Grief is a tricky thing, isn’t it? You think you’re making progress, and really, you probably are, and then something comes along and takes you by surprise and kicks you in the gut. And when that happens, it can feel as hard and as fresh as when the grief was new.

I lost my dad a little over five years ago. No. No more euphemisms. I didn’t lose him. My dad died in April of 2012. I’ve been able to say that, in my head and out loud, for quite a while now, without needing to cry or feeling the sharp twinge in my heart. I felt like that was progress. Still do, actually. It took a long time to move past the vague euphemisms, and when I did, it often made me tear up just to say it.

So, yeah. I’ve been making progress, doing well. I’m happy. My life is full and rich, with as many up as downs. I still think of my dad every day but not with the sharp pain, more like a faint ache that I know will always be there. Some days it’s stronger than others, but it’s not crippling. It’s just…a brief sadness.

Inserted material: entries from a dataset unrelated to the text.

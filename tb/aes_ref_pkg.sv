// Reference AES-128 model for the testbenches, written independently of the
// RTL: the S-box comes from exp/log tables of the generator 3 and the bitwise
// form of the affine map, and the cipher uses a full 44-word key expansion
// on a 4x4 byte array.
package aes_ref_pkg;

  typedef logic [7:0] bytes16_t [16];

  function automatic logic [7:0] mul2(input logic [7:0] a);
    mul2 = {a[6:0], 1'b0};
    if (a[7]) mul2 ^= 8'h1b;
  endfunction

  function automatic logic [7:0] ref_sbox(input logic [7:0] a);
    logic [7:0] ex [256];
    int         lg [256];
    logic [7:0] b, s;
    logic [7:0] aff_c;
    aff_c = 8'h63;
    ex[0] = 8'h01;
    for (int i = 1; i < 256; i++) ex[i] = ex[i-1] ^ mul2(ex[i-1]);
    for (int i = 0; i < 255; i++) lg[ex[i]] = i;
    b = (a == 0) ? 8'h00 : ex[(255 - lg[a]) % 255];
    for (int i = 0; i < 8; i++)
      s[i] = b[i] ^ b[(i+4)%8] ^ b[(i+5)%8] ^ b[(i+6)%8] ^ b[(i+7)%8] ^ aff_c[i];
    return s;
  endfunction

  function automatic logic [127:0] ref_encrypt(input logic [127:0] key, input logic [127:0] pt);
    logic [7:0]  sb [256];
    logic [31:0] w [44];
    logic [7:0]  st [4][4];
    logic [7:0]  t  [4][4];
    logic [31:0] tmp;
    logic [7:0]  rc;
    logic [127:0] out;
    for (int i = 0; i < 256; i++) sb[i] = ref_sbox(8'(i));
    for (int i = 0; i < 4; i++) w[i] = key[127 - 32*i -: 32];
    rc = 8'h01;
    for (int i = 4; i < 44; i++) begin
      tmp = w[i-1];
      if (i % 4 == 0) begin
        tmp = {sb[tmp[23:16]], sb[tmp[15:8]], sb[tmp[7:0]], sb[tmp[31:24]]} ^ {rc, 24'h0};
        rc  = mul2(rc);
      end
      w[i] = w[i-4] ^ tmp;
    end
    for (int c = 0; c < 4; c++)
      for (int r = 0; r < 4; r++)
        st[r][c] = pt[127 - 8*(4*c + r) -: 8] ^ w[c][31 - 8*r -: 8];
    for (int rnd = 1; rnd <= 10; rnd++) begin
      for (int r = 0; r < 4; r++)
        for (int c = 0; c < 4; c++)
          t[r][c] = sb[st[r][(c + r) % 4]];
      for (int c = 0; c < 4; c++)
        for (int r = 0; r < 4; r++) begin
          if (rnd != 10)
            st[r][c] = mul2(t[r][c]) ^ mul2(t[(r+1)%4][c]) ^ t[(r+1)%4][c]
                     ^ t[(r+2)%4][c] ^ t[(r+3)%4][c];
          else
            st[r][c] = t[r][c];
        end
      for (int c = 0; c < 4; c++)
        for (int r = 0; r < 4; r++)
          st[r][c] ^= w[4*rnd + c][31 - 8*r -: 8];
    end
    for (int c = 0; c < 4; c++)
      for (int r = 0; r < 4; r++)
        out[127 - 8*(4*c + r) -: 8] = st[r][c];
    return out;
  endfunction

endpackage
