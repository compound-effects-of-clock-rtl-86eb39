// Behavioural model of an FPGA mixed-mode clock manager, for simulation only
// (the real part is an analog vendor primitive). Output k is the reference
// clock delayed by k*PHASE_STEP_DEG degrees of its period; `locked` rises
// after LOCK_CYCLES reference cycles. Frequency multiplication is not
// modelled: all outputs run at the reference frequency.
module mmcm_model #(
  parameter int unsigned NUM_OUT        = 2,
  parameter realtime     PERIOD         = 52.083,  // reference period in ns
  parameter real         PHASE_STEP_DEG = 90.0,
  parameter int unsigned LOCK_CYCLES    = 4
) (
  input  logic               clk_in,
  output logic [NUM_OUT-1:0] clk_out,
  output logic               locked
);
  int unsigned n_ref = 0;

  initial begin
    clk_out = '0;
    locked  = 1'b0;
  end

  always @(posedge clk_in) begin
    n_ref++;
    if (n_ref == LOCK_CYCLES) locked = 1'b1;
  end

  for (genvar k = 0; k < NUM_OUT; k++) begin : g_out
    always @(clk_in) clk_out[k] <= #(PERIOD * PHASE_STEP_DEG * k / 360.0) clk_in;
  end
endmodule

I’ve recently gotten back to my pen hobby. For years, I’ve collected pens. At first it was any fun pen, but it’s gotten more refined, and now I think it’s fair to say I’m a pen snob. I love beautiful, high-quality pens. I love gorgeous fountain pens. And when I was cleaning out my collection, culling some I no longer wanted, I started poking through all the pen boxes I’ve got, and I found the box for my MontBlanc. Inside, I found a letter from my dad, from when he gave me the pen for Christmas one year. It was a company gift and he’d used it for years, until passing it on to me.

That letter ripped off the scab a bit, and it hurts. I miss my dad. He was a wonderful man, a kind and gentle person who gave everything to make his family happy.  There’s so much I wish I could share with him now. And I can’t, and that sucks so much. I’d gotten to a point where I didn’t remember how much it sucked, and being reminded is…not fun.

But I’m grateful to have the letter, which I’ve tucked back inside the box to discover again in a few years. And until then, I’ll write with his pen and remind myself how lucky I was to have him as long as I did.